Or if you prefer a chart

<http://trendistic.com/milan/_24-hours>

------
pilif
I kind of can't believe that both google and microsoft seem to have given in:
We knew for quite some time (document leak this summer) that twitter was
trying to make the search engines pay for access, but I would have hoped that
Google and MS had more guts to not make such an agreement.

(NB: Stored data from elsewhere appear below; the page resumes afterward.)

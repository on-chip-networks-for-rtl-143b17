// tb_prng: checks the router random source against an independent bit-level
// model of the same feedback polynomial (x^32 + x^22 + x^2 + x + 1, Galois
// form), that a zero seed is replaced by 1, that the state is never zero and
// that no state repeats within the first 200000 steps.
module tb_prng;
  logic clk = 0, rst_n = 0;
  always #5 clk = ~clk;
  logic [31:0] seed, rnd;

  prng dut (.*);

  int checks = 0, failures = 0;
  logic [31:0] model;
  bit seen[logic [31:0]];

  // shift right; when the bit shifted out is 1, flip taps 31, 21, 1 and 0
  function automatic logic [31:0] step(logic [31:0] s);
    logic out;
    logic [31:0] n;
    out = s[0];
    n = {1'b0, s[31:1]};
    if (out) begin n[31] = ~n[31]; n[21] = ~n[21]; n[1] = ~n[1]; n[0] = ~n[0]; end
    return n;
  endfunction

  initial begin
    seed = 32'd0;
    #1 rst_n = 0;
    @(posedge clk); #1;
    checks++; if (rnd !== 32'd1) begin failures++; $display("FAIL zero seed gives %h", rnd); end
    seed = 32'hdead_beef;
    @(posedge clk); #1;
    checks++; if (rnd !== 32'hdead_beef) begin failures++; $display("FAIL seed not loaded: %h", rnd); end
    rst_n = 1;
    model = 32'hdead_beef;
    for (int i = 0; i < 200000; i++) begin
      @(posedge clk); #1;
      model = step(model);
      checks++;
      if (rnd !== model || rnd == 0 || seen.exists(rnd)) begin
        failures++;
        if (failures < 5) $display("FAIL step %0d: %h expected %h", i, rnd, model);
      end
      seen[rnd] = 1;
    end
    $display("TB_RESULT checks=%0d failures=%0d", checks, failures);
    $finish;
  end

  initial begin
    #10000000;
    failures++;
    $display("FAIL watchdog");
    $display("TB_RESULT checks=%0d failures=%0d", checks, failures);
    $finish;
  end
endmodule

There are various reasons for that:

1) it sets a bad precedence. Up until now, all (significant) content was
accessible to the search engines without barrier and to index the web, aside
of general algorithmic improvements, no changes in the way how spiders work
were needed.

2) I don't see why Twitter should decide who can and who can't access the
content I made publically available (by tweeting). This should be open to
anybody requiring the data.

2) The information in twitter, frankly, does not need to be exposed into
Google as it IMHO does not contain enough original information. Twitter is
about conversations and links to stuff that is in the search engines anyways
and the conversations don't really provide that much added value.

3) Twitter gains as much (or even more - see above) from Engines indexing them
as the engines gain from being able to index Twitter.

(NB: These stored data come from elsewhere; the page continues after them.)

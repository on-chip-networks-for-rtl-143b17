// prom_route: route computation of one router input (the RC stage).
//
// Given the current node, the head flit's destination and source, the input
// port the packet came in on and the virtual channel it occupies, it returns
// the output port of the next hop and the set of output virtual channels the
// packet may be given there.
//
// Routing functions:
//  * RT_DOR_XY / RT_DOR_YX: dimension-ordered routing.
//  * RT_PROM: Path-based, Randomized, Oblivious, Minimal routing. With x and y
//    the remaining hops, only the two productive directions are candidates; the
//    packet goes along X with probability wx / (wx + wy). The weights are
//      source node (came from the local port):  x + f : y + f
//      came in on an X port (east or west):      x + f : y
//      came in on a Y port (north or south):     x     : y + f
//    PROM_UNIFORM uses f = 0 (every minimal path equally likely), PROM_FIXED a
//    constant F, PROM_O1TURN f = infinity (1/2 at the source, then straight
//    until a corner), and PROM_V f = FMAX * |xs| * |ys| / NNODES, where xs, ys
//    span the source-destination rectangle. To keep PROM_V exact in integer
//    logic, all weights are scaled by NNODES instead of dividing f.
//    The draw uses 16 random bits r: X is taken when (r * (wx + wy)) >> 16 < wx.
//
// Virtual channel sets (PROM only, deadlock freedom by the turn model): the
// NVC channels are split into a low half (eastbound traffic) and a high half
// (westbound traffic). Horizontal output links may use any VC. Vertical output
// links use the low half when the packet turns there after travelling east
// (came in on the west port), the high half after travelling west, the half it
// already occupies when it came in on a north or south port, and, at the source,
// the half given by the destination's side (a random half when the destination
// is in the same column). DOR, and the ejection port, allow every VC.
// With NVC = 1 the mask is always the single channel.
//
// Purely combinational. The formulas and the VC rule follow the PROM
// description; the 16-bit draw and the scaling are this design's choices.
module prom_route
  import noc_pkg::*;
#(
  parameter routing_e   ROUTING   = RT_PROM,
  parameter prom_mode_e PROM_MODE = PROM_V,
  parameter int         F         = 1,
  parameter int         FMAX      = 1024,
  parameter int         NNODES    = 64,
  parameter int         NVC       = 8
) (
  input  coord_t          cur_x,
  input  coord_t          cur_y,
  input  coord_t          dst_x,
  input  coord_t          dst_y,
  input  coord_t          src_x,
  input  coord_t          src_y,
  input  port_e           in_port,
  input  logic [VC_W-1:0] in_vc,
  input  logic [15:0]     rnd,
  output port_e           out_port,
  output logic [NVC-1:0]  vc_mask
);
  localparam int WW = 32;

  typedef logic [WW-1:0] w_t;

  logic  east, west, north, south;
  w_t    xa, ya, xs, ys, fsc, wx, wy, tot;
  logic [WW+15:0] prod;
  logic  go_x;
  logic [NVC-1:0] low_half, high_half, all_vc;

  always_comb begin
    east  = dst_x > cur_x;
    west  = dst_x < cur_x;
    north = dst_y > cur_y;
    south = dst_y < cur_y;
    xa    = w_t'(coord_t'(east  ? dst_x - cur_x : cur_x - dst_x));
    ya    = w_t'(coord_t'(north ? dst_y - cur_y : cur_y - dst_y));
    xs    = w_t'(coord_t'((dst_x > src_x) ? dst_x - src_x : src_x - dst_x));
    ys    = w_t'(coord_t'((dst_y > src_y) ? dst_y - src_y : src_y - dst_y));

    // f, scaled by NNODES for PROM_V; unscaled otherwise.
    unique case (PROM_MODE)
      PROM_UNIFORM: fsc = '0;
      PROM_FIXED:   fsc = w_t'(F);
      PROM_V:       fsc = w_t'(FMAX) * xs * ys;
      default:      fsc = '0;
    endcase

    if (PROM_MODE == PROM_V) begin
      wx = xa * w_t'(NNODES);
      wy = ya * w_t'(NNODES);
    end else begin
      wx = xa;
      wy = ya;
    end
    if (in_port == P_LOCAL) begin
      wx = wx + fsc;
      wy = wy + fsc;
    end else if (in_port == P_EAST || in_port == P_WEST) begin
      wx = wx + fsc;
    end else begin
      wy = wy + fsc;
    end
    tot  = wx + wy;
    prod = (WW+16)'(rnd) * (WW+16)'(tot);
    go_x = w_t'(prod >> 16) < wx;

    if (PROM_MODE == PROM_O1TURN) begin
      if (in_port == P_LOCAL)
        go_x = rnd[0];
      else
        go_x = (in_port == P_EAST || in_port == P_WEST);
    end

    // Output port.
    if (!east && !west && !north && !south)
      out_port = P_LOCAL;
    else if (ROUTING == RT_DOR_XY)
      out_port = east ? P_EAST : west ? P_WEST : north ? P_NORTH : P_SOUTH;
    else if (ROUTING == RT_DOR_YX)
      out_port = north ? P_NORTH : south ? P_SOUTH : east ? P_EAST : P_WEST;
    else if (!north && !south)
      out_port = east ? P_EAST : P_WEST;
    else if (!east && !west)
      out_port = north ? P_NORTH : P_SOUTH;
    else if (go_x)
      out_port = east ? P_EAST : P_WEST;
    else
      out_port = north ? P_NORTH : P_SOUTH;

    // Virtual channel set.
    all_vc    = '1;
    low_half  = '0;
    high_half = '0;
    for (int v = 0; v < NVC; v++) begin
      if (v < NVC / 2) low_half[v] = 1'b1;
      else             high_half[v] = 1'b1;
    end
    vc_mask = all_vc;
    if (ROUTING == RT_PROM && NVC > 1 &&
        (out_port == P_NORTH || out_port == P_SOUTH)) begin
      unique case (in_port)
        P_WEST:  vc_mask = low_half;
        P_EAST:  vc_mask = high_half;
        P_NORTH, P_SOUTH:
          vc_mask = (int'(in_vc) < NVC / 2) ? low_half : high_half;
        default: begin // P_LOCAL: the source node
          if (dst_x > cur_x)      vc_mask = low_half;
          else if (dst_x < cur_x) vc_mask = high_half;
          else                    vc_mask = rnd[1] ? high_half : low_half;
        end
      endcase
    end
  end

endmodule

And lastly: In all other places of the internet that are indexed by search
engines, I as the author can specify whether I want the content I create to be
indexed or not (robots.txt, X-No-Archive-Headers and so on).

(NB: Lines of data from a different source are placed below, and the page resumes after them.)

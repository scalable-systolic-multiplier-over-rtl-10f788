// pe: processing element of a parallel systolic array.  It takes the
// evaluation points P_A of the whole subword A, a B~ word of l digits and the
// running sum C_in.  EP-B expands B~ into its evaluation points, the PWM
// multiplier core forms the (p+l-1)-slot partial result, and the adder adds
// it to C_in at slot offset OFS (the digit position of this PE's B~ word
// inside its row).  Two registers (the latches L) pass P_A and the new sum on
// to the next PE, so a PE is one pipeline stage.  The sum bus has CW slots of
// S = d(d+1)/2 bits.  Timing: outputs appear one clock after the inputs;
// bt_in must be presented in the same cycle as the matching pa_in.
// No reset: the registers only carry data, validity is tracked by the
// controller.  OFS and a fixed-width sum bus are this design's choices.
module pe #(
  parameter  int unsigned DIG = 10,
  parameter  int unsigned P   = 41,
  parameter  int unsigned L   = 4,
  parameter  int unsigned CW  = P + 3 * L - 1,
  parameter  int unsigned OFS = 0,
  localparam int unsigned SO  = DIG * (DIG + 1) / 2
) (
  input  logic                 clk,
  input  logic [P*SO-1:0]      pa_in,
  input  logic [L*DIG-1:0]     bt_in,
  input  logic [CW*SO-1:0]     c_in,
  output logic [P*SO-1:0]      pa_out,
  output logic [CW*SO-1:0]     c_out
);
  localparam int unsigned QW = (P + L - 1) * SO;

  initial assert (OFS + P + L - 1 <= CW) else $error("pe: sum bus too narrow");

  logic [L*SO-1:0] pb;
  logic [QW-1:0]   q;
  logic [CW*SO-1:0] c_sum;

  ep_vec   #(.DIG(DIG), .CNT(L))       u_epb  (.a(bt_in), .e(pb));
  pwm_core #(.DIG(DIG), .P(P), .L(L))  u_core (.pa(pa_in), .pb(pb), .q(q));

  always_comb begin
    c_sum = c_in;
    c_sum[OFS*SO +: QW] = c_in[OFS*SO +: QW] ^ q;
  end

  always_ff @(posedge clk) begin
    pa_out <= pa_in;
    c_out  <= c_sum;
  end
endmodule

As far as I can see, there is no way to make my conversations not appear in
Google or any other place - and yes: Conversations. Tweets are not always real
content, but often times just bits and pieces of conversations.

In a perfect world:

1) there would be a standard on how to feed search engines (or any other
interested party) with that content.

2) Twitter and other micro blogging services would adhere to said standard

3) Twitter and other micro blogging services would allow me as a user to chose
whether my insignificant content is archived/indexed or not, preferably per
tweet.

------
jwesley
Bing.com/twitter is actually pretty cool for topics that have recently been in
the news, especially the most shared links. On the other hand, if you search
for anything that is not news oriented and is highly commercial, the results
are super spammy.

------
ivankirigin
I love that the title of this post rendered well on @ newsycombinator

<http://twitter.com/newsycombinator/status/5053508006>

------
the_real_r2d2
Too early to really judge. Let's see how Bing's results from twitter are and
then wait for Google. I think that a success will be how they will mine the
results. Today from the search results in twitter-search are pretty lame and
useless. If Bing or Google can reduce the noisy ratio an get useful results,
then we will have a winner.

------
antirez
seems like twitter found a viable business model.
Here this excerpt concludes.